Hi,
What is the difference between Unity Plugin and Unity package except that Unity Pro is required for a Unity Plugin?
Thanks!
Hi,
What is the difference between Unity Plugin and Unity package except that Unity Pro is required for a Unity Plugin?
Thanks!
Afaik, plugins are compiled librarys, which you can call from your code. Packages are packs that you can import and export in unity (code, assets etc). Things you download from asset store are packages.
A Package is a zip file that is specifically meant to be unzipped and place its contents in your Unity project file. (Literally, they’re zip files with a different extension). It can contain images, script files, sounds, etc. It can also contain plugins, incidentally.
A plugin is a DLL, or dynamic link library. It is purely code. Moreover, it is native code. There are certain things that are not exposed by Unity’s API, stuff along the lines of hardware drivers, and DLL’s are the only way to access those things. Since DLL’s are native, they also provide moderately higher performance than the scripting languages in Unity. This is a major reason why some computation-heavy things like AI engines are sometimes distributed in DLL’s/Plugins.
The main reason plugins are Pro-only is because they’re something of a “window to everything”. Unity enables you to do a lot of stuff, let’s say 95% of whatever you need to do, but not quite everything. Plugins allow you to do the last 5%, and that last 5% is usually pretty pro-level stuff.
Thank you for your response!!!
I know you can code in C#, JavaScript and Boo in order to write files for a Unity package. Which languages do you typically use for writing plugins?
Also, plugins are Pro-only in terms of that I can write a plugin only in Unity Pro right? Can I write a plugin in Pro and can someone else use it in the Unity Free?
Thanks!
C++ is the common one (probably the only one? I’m not sure).
No; you can only use a plugin in Pro. Pro does not, in fact, have the ability to actually create DLL’s. They are compiled elsewhere (via command line or through an IDE like Visual Studio or XCode) and imported.
(One more minor nuance: not all DLL’s are necessarily Pro-only plugins. It’s possible to compile C# code into a DLL, and I believe Free can use those plugins. This is mostly done to save compile time when changing scripts, or to prevent the code from being accessed/modified. (Often used in middleware packages so the asset’s author can keep control of the asset’s source code.) )
Thanks for an awesome answer!
So as I see this, if I write a plugin in C#, I can write it in Free and it will work on Unity Free. If I want to write a plugin in C++ (to save compile time and stuff), I gotta write a plugin in Pro and use it in Pro-only. Correct?
How is a package with a C# file different from a DLL with a C# file inside? (in terms of usage and performance) Lets say I would like to introduce a new tab in Unity (like when I use a Unity Editor), would you implement this in a package or in a plugin?
You don’t make (compile) plugins in Unity, you make them with IDEs (or command line). C# plugins work in free, C and C++ in pro.
Packages store files, dlls store code. Dll code is already compiled, so unity doesn’t have to do that. Also I think that you can compile dlls with something else than Mono (what unity uses for compiling), for example later .NET versions. IMO the main reason to use plugins, is when you need performance, or you want to hide your source code. Chances are, you don’t need to worry about either for a while, so you don’t need to worry about plugins.
You would do new editor stuff in a normal script, without need to think about packages or plugins. If you want to sell your editor stuff in the store or send it to your friend, you would export it as a package. If you want to hide your source code, you would first compile the script into a dll, put that into your project and then export the package.
Hello, following this old thread, and if I am not wrong the summary is: the Packages are built with C# scripts, also can include any multimedia files, and accessible by both Unity Free and Unity Pro (paid). On the other hand the Plugins are developed with C/C++(.dll), and only (of course) contains the code. Moreover, the Plugins are only assessible by Unity Pro.
I will happy if someone could answer my query.

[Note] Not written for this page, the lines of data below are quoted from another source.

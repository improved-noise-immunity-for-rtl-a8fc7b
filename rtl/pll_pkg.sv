// Shared fixed-point types and helpers for the two-sample PLL with smoothing
// and the PFC controller around it.
//
// Every signal-path quantity is a signed Q8.24 number (q_t): 32 bits, 24 of
// them fractional, so the range is [-128, 128) with a step of 2^-24. Grid
// voltage, currents and the PLL's sine/cosine are per-unit values; the PLL
// frequency is carried as the phase step per sample, delta = omega * Ts, in
// radians. Phases are unsigned 32-bit fractions of a turn (2^32 = 2*pi).
//
// The word lengths are this design's choice; the document does not give any.
package pll_pkg;

  localparam int QW = 32;                 // word length of q_t
  localparam int QF = 24;                 // fractional bits of q_t

  typedef logic signed [QW-1:0] q_t;      // Q8.24 signal value
  typedef logic        [31:0]   phase_t;  // phase, 2^32 = one turn

  localparam real PI_R = 3.141592653589793;

  localparam q_t Q_ONE     = q_t'(1 <<< QF);
  localparam q_t Q_MAX     = q_t'({1'b0, {(QW-1){1'b1}}});
  localparam q_t Q_MIN     = q_t'({1'b1, {(QW-1){1'b0}}});

  // Real constant to Q8.24 (rounded). Used only at elaboration.
  function automatic q_t to_q(real r);
    return q_t'(longint'(r * 2.0**QF));
  endfunction

  // Q8.24 product, truncated toward minus infinity, saturated to the q_t range.
  function automatic q_t qmul(q_t a, q_t b);
    logic signed [2*QW-1:0] p;
    logic signed [2*QW-1:0] s;
    p = 64'(a) * 64'(b);
    s = p >>> QF;
    if (s > 64'(Q_MAX))      return Q_MAX;
    else if (s < 64'(Q_MIN)) return Q_MIN;
    else                     return q_t'(s);
  endfunction

  // Saturating Q8.24 addition and subtraction.
  function automatic q_t qadd(q_t a, q_t b);
    logic signed [QW:0] s;
    s = (QW+1)'(a) + (QW+1)'(b);
    if (s > (QW+1)'(Q_MAX))      return Q_MAX;
    else if (s < (QW+1)'(Q_MIN)) return Q_MIN;
    else                         return q_t'(s);
  endfunction

  function automatic q_t qsub(q_t a, q_t b);
    logic signed [QW:0] s;
    s = (QW+1)'(a) - (QW+1)'(b);
    if (s > (QW+1)'(Q_MAX))      return Q_MAX;
    else if (s < (QW+1)'(Q_MIN)) return Q_MIN;
    else                         return q_t'(s);
  endfunction

  function automatic q_t qclamp(q_t x, q_t lo, q_t hi);
    if (x < lo)      return lo;
    else if (x > hi) return hi;
    else             return x;
  endfunction

endpackage
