// Sine and cosine of a phase by iterative CORDIC rotation.
//
// The phase (2^32 = one turn) is first folded into [-1/4, +1/4] turn by
// subtracting half a turn where needed (the results are then negated), then
// ITER micro-rotations by +/- atan(2^-i) drive the residual angle to zero,
// starting from (K, 0) with K = prod 1/sqrt(1 + 2^-2i) so that the rotated
// vector ends at (cos, sin) in Q8.24. The arctangent table and K are
// computed at elaboration from those formulas.
//
// Interface: start (one cycle, ignored while busy) latches phase; ITER+1
// cycles later sin_o/cos_o are updated and done pulses. After reset the
// outputs hold sin(0) = 0 and cos(0) = 1.
module cordic_sincos
  import pll_pkg::*;
#(
  parameter int ITER = 24
) (
  input  logic   clk,
  input  logic   rst_n,
  input  logic   start,
  input  phase_t phase,
  output q_t     sin_o,
  output q_t     cos_o,
  output logic   busy,
  output logic   done
);

  typedef logic signed [31:0] tab_t [ITER];

  function automatic tab_t atan_table();
    tab_t t;
    for (int i = 0; i < ITER; i++)
      t[i] = 32'(longint'($atan(2.0 ** (-i)) / (2.0 * PI_R) * 2.0**32));
    return t;
  endfunction

  function automatic real cordic_gain();
    real k;
    k = 1.0;
    for (int i = 0; i < ITER; i++) k = k / $sqrt(1.0 + 2.0 ** (-2 * i));
    return k;
  endfunction

  localparam tab_t ATAN = atan_table();
  localparam q_t   K0   = to_q(cordic_gain());
  localparam int   CW   = $clog2(ITER + 1);

  q_t                 x, y;
  logic signed [31:0] z;
  logic               neg;
  logic [CW-1:0]      i;

  always_ff @(posedge clk or negedge rst_n) begin
    if (!rst_n) begin
      x     <= '0;
      y     <= '0;
      z     <= '0;
      neg   <= 1'b0;
      i     <= '0;
      sin_o <= '0;
      cos_o <= Q_ONE;
      busy  <= 1'b0;
      done  <= 1'b0;
    end else begin
      done <= 1'b0;
      if (!busy) begin
        if (start) begin
          logic signed [31:0] a;
          a = signed'(phase);
          // Outside +/- 1/4 turn: rotate by half a turn (flip the MSB) and
          // negate the results.
          if (a > 32'sh4000_0000 || a < -32'sh4000_0000) begin
            z   <= {~a[31], a[30:0]};
            neg <= 1'b1;
          end else begin
            z   <= a;
            neg <= 1'b0;
          end
          x    <= K0;
          y    <= '0;
          i    <= '0;
          busy <= 1'b1;
        end
      end else if (i == CW'(ITER)) begin
        sin_o <= neg ? -y : y;
        cos_o <= neg ? -x : x;
        busy  <= 1'b0;
        done  <= 1'b1;
      end else begin
        if (!z[31]) begin
          x <= x - (y >>> i);
          y <= y + (x >>> i);
          z <= z - ATAN[i];
        end else begin
          x <= x + (y >>> i);
          y <= y - (x >>> i);
          z <= z + ATAN[i];
        end
        i <= i + 1'b1;
      end
    end
  end

endmodule
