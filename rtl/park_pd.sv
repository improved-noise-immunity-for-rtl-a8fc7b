// Park-transform phase detector of the PLL.
//
// With the grid written as alpha = V sin(theta_g) and the QSG output as the
// 90-degree-lagging beta = -V cos(theta_g), rotating (alpha, beta) by the
// PLL phase theta gives
//     vq = alpha*cos(theta) + beta*sin(theta) = V sin(theta_g - theta)
//     vd = alpha*sin(theta) - beta*cos(theta) = V cos(theta_g - theta)
// so vq is the phase error (per unit, for small errors) and vd the amplitude.
// The document specifies a Park-based detector; the sine-referenced sign
// convention, chosen so that the PLL's sin(theta) is in phase with the grid,
// is this design's.
//
// Interface: inputs are read on en; vd and vq are registered.
module park_pd
  import pll_pkg::*;
(
  input  logic clk,
  input  logic rst_n,
  input  logic en,
  input  q_t   alpha,
  input  q_t   beta,
  input  q_t   sin_t,
  input  q_t   cos_t,
  output q_t   vd,
  output q_t   vq
);

  always_ff @(posedge clk or negedge rst_n) begin
    if (!rst_n) begin
      vd <= '0;
      vq <= '0;
    end else if (en) begin
      vq <= qadd(qmul(alpha, cos_t), qmul(beta, sin_t));
      vd <= qsub(qmul(alpha, sin_t), qmul(beta, cos_t));
    end
  end

endmodule
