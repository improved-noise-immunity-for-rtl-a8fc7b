// Testbench of park_pd: random grid phase theta_g, amplitude V and PLL
// phase theta; alpha = V sin(theta_g), beta = -V cos(theta_g). Expects
// vq = V sin(theta_g - theta) and vd = V cos(theta_g - theta).
`timescale 1ns/1ps
module tb_park_pd;
  import pll_pkg::*;
  logic clk = 0, rst_n = 0, en = 0;
  q_t alpha = '0, beta = '0, sin_t = '0, cos_t = '0, vd, vq;
  int checks = 0, failures = 0;

  park_pd dut (.*);
  always #5 clk = ~clk;

  initial begin
    #1_000_000; failures++;
    $display("FAIL: watchdog");
    $display("TB_RESULT checks=%0d failures=%0d", checks, failures); $finish;
  end

  function automatic real r(q_t v); return real'(v) / 2.0**QF; endfunction

  initial begin
    real tg, t, v, e1, e2;
    repeat (3) @(posedge clk); rst_n <= 1; @(posedge clk);
    for (int n = 0; n < 400; n++) begin
      tg = 6.283185307 * real'($urandom % 10000) / 10000.0;
      t  = 6.283185307 * real'($urandom % 10000) / 10000.0;
      v  = 0.2 + real'($urandom % 1000) / 1000.0;
      alpha <= to_q(v * $sin(tg)); beta <= to_q(-v * $cos(tg));
      sin_t <= to_q($sin(t));      cos_t <= to_q($cos(t));
      @(posedge clk); en <= 1; @(posedge clk); en <= 0; @(posedge clk);
      e1 = r(vq) - v * $sin(tg - t);
      e2 = r(vd) - v * $cos(tg - t);
      checks += 2;
      if (e1 > 1e-6 || e1 < -1e-6) begin failures++; $display("FAIL vq %f vs %f", r(vq), v * $sin(tg - t)); end
      if (e2 > 1e-6 || e2 < -1e-6) begin failures++; $display("FAIL vd %f vs %f", r(vd), v * $cos(tg - t)); end
    end
    $display("TB_RESULT checks=%0d failures=%0d", checks, failures);
    $finish;
  end
endmodule
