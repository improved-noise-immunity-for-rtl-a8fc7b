// Discrete PI controller with output and integrator limits.
//
// On every en strobe, with error e_k:
//     I_k = clamp(I_{k-1} + OUT_SCALE*KI*TS*e_k, OUT_MIN, OUT_MAX)
//     y_k = clamp(OUT_SCALE*KP*e_k + I_k,        OUT_MIN, OUT_MAX)
// (forward-Euler integrator; the clamp on I_k keeps it from winding up).
// OUT_SCALE rescales the output unit: the PLL loop filter uses OUT_SCALE = TS
// so that a gain in rad/s per unit error yields a phase step per sample.
//
// The gains are turned into fixed point at elaboration with 32 fractional
// bits; the integrator keeps 40 fractional bits. The same module serves as
// the PLL loop filter (KP = 46, KI = 1024, as in the document) and as the
// current and DC-voltage controllers of the PFC, whose gains the document
// does not give. The limits and the anti-windup clamp are this design's.
//
// Interface: err is read on en; y and sat (y was limited) are registered.
module pi_controller
  import pll_pkg::*;
#(
  parameter real KP        = 46.0,
  parameter real KI        = 1024.0,
  parameter real TS        = 156.25e-6,
  parameter real OUT_SCALE = 1.0,
  parameter real OUT_MIN   = -1.0,
  parameter real OUT_MAX   = 1.0
) (
  input  logic clk,
  input  logic rst_n,
  input  logic en,
  input  q_t   err,
  output q_t   y,
  output logic sat
);

  localparam int GF = 32;          // fractional bits of the gains
  localparam int AF = QF + 16;     // fractional bits of the integrator
  localparam int PW = QW + 64;     // product width

  typedef logic signed [63:0] acc_t;
  typedef logic signed [PW-1:0] prod_t;

  localparam acc_t KP_I   = acc_t'(longint'(KP * OUT_SCALE * 2.0**GF));
  localparam acc_t KI_I   = acc_t'(longint'(KI * TS * OUT_SCALE * 2.0**GF));
  localparam acc_t LO_A   = acc_t'(longint'(OUT_MIN * 2.0**AF));
  localparam acc_t HI_A   = acc_t'(longint'(OUT_MAX * 2.0**AF));
  localparam q_t   LO_Q   = to_q(OUT_MIN);
  localparam q_t   HI_Q   = to_q(OUT_MAX);

  function automatic acc_t sat_acc(prod_t v);
    if (v > prod_t'(HI_A))      return HI_A;
    else if (v < prod_t'(LO_A)) return LO_A;
    else                        return acc_t'(v);
  endfunction

  acc_t  integ;
  acc_t  integ_next;
  prod_t p_term;
  prod_t sum;
  q_t    y_next;
  logic  sat_next;

  always_comb begin
    prod_t i_term;
    prod_t y_full;
    i_term     = (prod_t'(err) * prod_t'(KI_I)) >>> (QF + GF - AF);
    p_term     = (prod_t'(err) * prod_t'(KP_I)) >>> (QF + GF - AF);
    integ_next = sat_acc(prod_t'(integ) + i_term);
    sum        = p_term + prod_t'(integ_next);
    y_full     = sum >>> (AF - QF);
    if (y_full > prod_t'(HI_Q)) begin
      y_next   = HI_Q;
      sat_next = 1'b1;
    end else if (y_full < prod_t'(LO_Q)) begin
      y_next   = LO_Q;
      sat_next = 1'b1;
    end else begin
      y_next   = q_t'(y_full);
      sat_next = 1'b0;
    end
  end

  always_ff @(posedge clk or negedge rst_n) begin
    if (!rst_n) begin
      integ <= '0;
      y     <= '0;
      sat   <= 1'b0;
    end else if (en) begin
      integ <= integ_next;
      y     <= y_next;
      sat   <= sat_next;
    end
  end

endmodule
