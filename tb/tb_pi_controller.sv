// Testbench of pi_controller with the PLL loop-filter gains (Kp = 46,
// Ki = 1024, Ts = 156.25 us, output in rad per sample). A real-arithmetic
// model of the same PI law, with the same integrator and output limits,
// runs alongside: random errors, a long positive error that saturates the
// output, then a negative one, which must leave the limit at once (no wind-up).
`timescale 1ns/1ps
module tb_pi_controller;
  import pll_pkg::*;
  localparam real TS = 156.25e-6;
  localparam real LO = -0.0098, HI = 0.0098;
  logic clk = 0, rst_n = 0, en = 0;
  q_t err = '0, y;
  logic sat;
  int checks = 0, failures = 0, sat_seen = 0;
  real integ = 0.0, ym;

  pi_controller #(.KP(46.0), .KI(1024.0), .TS(TS), .OUT_SCALE(TS), .OUT_MIN(LO), .OUT_MAX(HI)) dut (.*);
  always #5 clk = ~clk;

  initial begin
    #2_000_000; failures++;
    $display("FAIL: watchdog");
    $display("TB_RESULT checks=%0d failures=%0d", checks, failures); $finish;
  end

  task automatic step(real e);
    real ev, yn;
    bit   sm;
    err <= to_q(e);
    @(posedge clk); en <= 1; @(posedge clk); en <= 0; @(posedge clk);
    ev = real'(to_q(e)) / 2.0**QF;
    integ = integ + 1024.0 * TS * TS * ev;
    if (integ > HI) integ = HI;
    if (integ < LO) integ = LO;
    yn = 46.0 * TS * ev + integ;
    sm = (yn > HI) || (yn < LO);
    if (yn > HI) yn = HI;
    if (yn < LO) yn = LO;
    ym = yn;
    checks += 2;
    if (real'(y) / 2.0**QF - yn > 1e-6 || yn - real'(y) / 2.0**QF > 1e-6) begin
      failures++; $display("FAIL y %f model %f", real'(y) / 2.0**QF, yn);
    end
    if (sat != sm) begin failures++; $display("FAIL sat flag"); end
    if (sat) sat_seen++;
  endtask

  initial begin
    repeat (3) @(posedge clk); rst_n <= 1; @(posedge clk);
    for (int n = 0; n < 300; n++) step((real'($urandom % 2000) - 1000.0) / 1000.0);
    repeat (2000) step(1.0);
    checks++;
    if (!sat) begin failures++; $display("FAIL: no saturation"); end
    step(-1.0);
    checks++;
    if (ym >= HI) begin failures++; $display("FAIL: wound up"); end
    repeat (200) step(-0.3);
    $display("saturated steps: %0d", sat_seen);
    $display("TB_RESULT checks=%0d failures=%0d", checks, failures);
    $finish;
  end
endmodule
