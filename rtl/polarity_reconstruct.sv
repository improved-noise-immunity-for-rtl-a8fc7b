// Grid-voltage reconstruction for the PLL input.
//
// The grid voltage is rectified before it is sensed, so the ADC delivers
// |v_g| and a separate digital polarity signal tells the half cycle. This
// block rebuilds the signed per-unit sample alpha_k = +/- |v_g| / V_peak:
// the unsigned ADC code is multiplied by 1/PEAK_CODE (a constant with 40
// fractional bits)
// and negated when polarity is low.
//
// Interface: adc_code and polarity are sampled on en (one clk-cycle strobe
// per sampling period); alpha is registered and valid from the cycle after.
// The rectified sensing and the digital polarity follow the document; the
// ADC width, the code that stands for the nominal peak (PEAK_CODE) and
// "polarity = 1 means the positive half cycle" are this design's choices.
module polarity_reconstruct
  import pll_pkg::*;
#(
  parameter int ADC_BITS  = 12,
  parameter int PEAK_CODE = 3500   // ADC code of the nominal grid peak (1.0 pu)
) (
  input  logic                clk,
  input  logic                rst_n,
  input  logic                en,
  input  logic [ADC_BITS-1:0] adc_code,
  input  logic                polarity,
  output q_t                  alpha
);

  // 1/PEAK_CODE with 16 guard bits beyond Q8.24.
  localparam int          GB    = 16;
  localparam logic [63:0] SCALE = 64'(longint'(2.0**(QF + GB) / real'(PEAK_CODE)));

  q_t magnitude;

  always_comb begin
    logic [63:0] p;
    p = 64'(adc_code) * SCALE;
    magnitude = q_t'(p >> GB);
  end

  always_ff @(posedge clk or negedge rst_n) begin
    if (!rst_n)  alpha <= '0;
    else if (en) alpha <= polarity ? magnitude : -magnitude;
  end

endmodule
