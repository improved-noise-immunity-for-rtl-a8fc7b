// Testbench of polarity_reconstruct: random rectified codes and polarity
// bits; the signed per-unit output is compared with +/- code/PEAK_CODE
// computed in real arithmetic (tolerance: the rounding of the 1/PEAK scale
// times the largest code, under 1e-6 pu). Also checks that en gates the update.
`timescale 1ns/1ps
module tb_polarity_reconstruct;
  import pll_pkg::*;
  logic clk = 0, rst_n = 0, en = 0, polarity = 0;
  logic [11:0] adc_code = '0;
  q_t alpha;
  int checks = 0, failures = 0;

  polarity_reconstruct dut (.*);
  always #5 clk = ~clk;

  initial begin
    #1_000_000; failures++;
    $display("FAIL: watchdog");
    $display("TB_RESULT checks=%0d failures=%0d", checks, failures); $finish;
  end

  initial begin
    real exp_v, got;
    repeat (3) @(posedge clk); rst_n <= 1;
    for (int n = 0; n < 500; n++) begin
      adc_code <= (n == 0) ? 12'd3500 : (n == 1) ? 12'd4095 : 12'($urandom);
      polarity <= (n == 2) ? 1'b0 : 1'($urandom);
      en <= 1;
      @(posedge clk); en <= 0;
      @(posedge clk);
      exp_v = (polarity ? 1.0 : -1.0) * real'(adc_code) / 3500.0;
      got   = real'(alpha) / 2.0**QF;
      checks++;
      if (got - exp_v > 1e-6 || exp_v - got > 1e-6) begin
        failures++; $display("FAIL code %0d pol %0d: %f vs %f", adc_code, polarity, got, exp_v);
      end
      // en low: no change
      adc_code <= ~adc_code; polarity <= ~polarity;
      @(posedge clk); @(posedge clk);
      checks++;
      if (real'(alpha) / 2.0**QF != got) begin failures++; $display("FAIL: update without en"); end
    end
    $display("TB_RESULT checks=%0d failures=%0d", checks, failures);
    $finish;
  end
endmodule
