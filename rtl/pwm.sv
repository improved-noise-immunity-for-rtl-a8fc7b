// Pulse-width modulator of the PFC switch command.
//
// A counter runs from 0 to PERIOD-1 (a sawtooth carrier); pwm_out is high
// while the counter is below duty*PERIOD. The duty command (Q8.24, limited to
// [0, 1]) is taken once per period, at the counter's wrap, so a new command
// never cuts a pulse short. period_start pulses in the first cycle of each
// period and serves as the sampling strobe of the controller, so sampling is
// synchronous with the carrier.
//
// The document names the PWM block only. The sawtooth carrier, the
// once-per-period update and the switching period equal to the sampling
// period (15625 cycles of a 100 MHz clock = 156.25 us) are this design's
// choices.
module pwm
  import pll_pkg::*;
#(
  parameter int PERIOD = 15625
) (
  input  logic clk,
  input  logic rst_n,
  input  q_t   duty,
  output logic pwm_out,
  output logic period_start
);

  localparam int CW = $clog2(PERIOD + 1);

  logic [CW-1:0] cnt;
  logic [CW-1:0] cmp;
  logic [CW-1:0] cmp_next;

  always_comb begin
    q_t d;
    logic [2*QW-1:0] p;
    d        = qclamp(duty, '0, Q_ONE);
    p        = 64'($unsigned(d)) * 64'(PERIOD);
    cmp_next = CW'(p >> QF);
  end

  always_ff @(posedge clk or negedge rst_n) begin
    if (!rst_n) begin
      cnt          <= '0;
      cmp          <= '0;
      period_start <= 1'b0;
    end else begin
      period_start <= (cnt == CW'(PERIOD - 1));
      if (cnt == CW'(PERIOD - 1)) begin
        cnt <= '0;
        cmp <= cmp_next;
      end else begin
        cnt <= cnt + 1'b1;
      end
    end
  end

  // Registered so the output is glitch-free; it lags the counter by a cycle,
  // like period_start.
  always_ff @(posedge clk or negedge rst_n) begin
    if (!rst_n) pwm_out <= 1'b0;
    else        pwm_out <= (cnt == CW'(PERIOD - 1)) ? (cmp_next != '0) : (cnt + 1'b1 < cmp);
  end

endmodule
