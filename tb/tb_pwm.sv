// Testbench of pwm at PERIOD = 100: random duty commands including 0, 1
// and out-of-range values. Each period must last PERIOD cycles between
// period_start pulses and hold exactly floor(clamp(duty)*PERIOD) high
// cycles of the command present at the period's start; every command is
// changed early in the period it must not affect.
`timescale 1ns/1ps
module tb_pwm;
  import pll_pkg::*;
  localparam int P = 100;
  logic clk = 0, rst_n = 0;
  q_t duty = '0;
  logic pwm_out, period_start;
  int checks = 0, failures = 0;

  pwm #(.PERIOD(P)) dut (.*);
  always #5 clk = ~clk;

  initial begin
    #5_000_000; failures++;
    $display("FAIL: watchdog");
    $display("TB_RESULT checks=%0d failures=%0d", checks, failures); $finish;
  end

  initial begin
    int highs, len, want;
    real dr;
    q_t cmd;
    repeat (3) @(posedge clk); rst_n <= 1;
    while (!period_start) @(posedge clk);
    // Command for the first measured period, set in the period before it.
    repeat (P / 2) @(posedge clk);
    cmd  = to_q(0.0);
    duty <= cmd;
    for (int n = 0; n < 300; n++) begin
      case (n)
        0: dr = 1.0;
        1: dr = 1.7;
        2: dr = -0.4;
        default: dr = real'($urandom % 10000) / 10000.0;
      endcase
      while (!period_start) @(posedge clk);
      // This period must follow the command present at its start ...
      want = (cmd <= 0) ? 0 : (cmd >= Q_ONE) ? P : int'((longint'(cmd) * P) >>> QF);
      highs = 0; len = 0;
      do begin
        if (pwm_out) highs++;
        len++;
        // ... even though the next command arrives a few cycles into it.
        if (len == 3 + n % (P / 2)) begin
          cmd  = to_q(dr);
          duty <= cmd;
        end
        @(posedge clk);
      end while (!period_start);
      checks += 2;
      if (len != P) begin failures++; $display("FAIL period %0d", len); end
      if (highs != want) begin failures++; $display("FAIL duty: %0d high, want %0d", highs, want); end
    end
    $display("TB_RESULT checks=%0d failures=%0d", checks, failures);
    $finish;
  end
endmodule
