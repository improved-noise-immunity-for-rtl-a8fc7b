// Two-sample quadrature signal generator.
//
// From the smoothed samples s_k, s_{k-1}, s_{k-2} it forms the in-quadrature
// (90 degree lagging) signal
//     beta'_k = (s_{k-2} - s_k) / sin(4*pi/N_k) + s_k * tan(2*pi/N_k),
// with the two coefficients supplied by qsg_coeff for the present PLL
// frequency. Only s_k and s_{k-2} enter; s_{k-1} is just passed on.
//
// The first delay (s_{k-1}) is the smoother's state, so this block holds only
// the second delay. On en it registers beta'_k and shifts s_{k-1} into the
// s_{k-2} register; beta_p is valid from the next cycle.
module qsg_2s
  import pll_pkg::*;
(
  input  logic clk,
  input  logic rst_n,
  input  logic en,
  input  q_t   s_k,
  input  q_t   s_km1,
  input  q_t   c_isin,   // 1 / sin(4*pi/N_k)
  input  q_t   c_tan,    // tan(2*pi/N_k)
  output q_t   beta_p    // beta'_k
);

  q_t s_km2;
  q_t beta_next;

  always_comb beta_next = qadd(qmul(qsub(s_km2, s_k), c_isin), qmul(s_k, c_tan));

  always_ff @(posedge clk or negedge rst_n) begin
    if (!rst_n) begin
      s_km2  <= '0;
      beta_p <= '0;
    end else if (en) begin
      s_km2  <= s_km1;
      beta_p <= beta_next;
    end
  end

endmodule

Everything in this thread about the different between the free version and Unity Pro should be entirely trashed, because they reworked the licensing model entirely since the last comment here. There is now virtually no functional difference between them; it’s pretty much just the splash screen and certain services.
Packages have also evolved significantly since then, given that the Packages window did not exist. The “packages” discussed in this thread are an entirely different thing to what “Packages” means now. Old= a .unityPackage file which is essentially a zip file that puts a bunch of files in your Assets folder, after which point the package itself has no effect on anything. New= a system that installs, manages, and updates sets of code/assets which are maintained OUTSIDE the Assets folder.
tldr: forget everything you learned from this thread, it’s all wrong now.
@StarManta , thanks a lot for your explanation. I just entered into the graphics domain, so many questions, so many new things! So, I can easily develop a plugin now and import to unity to make it work.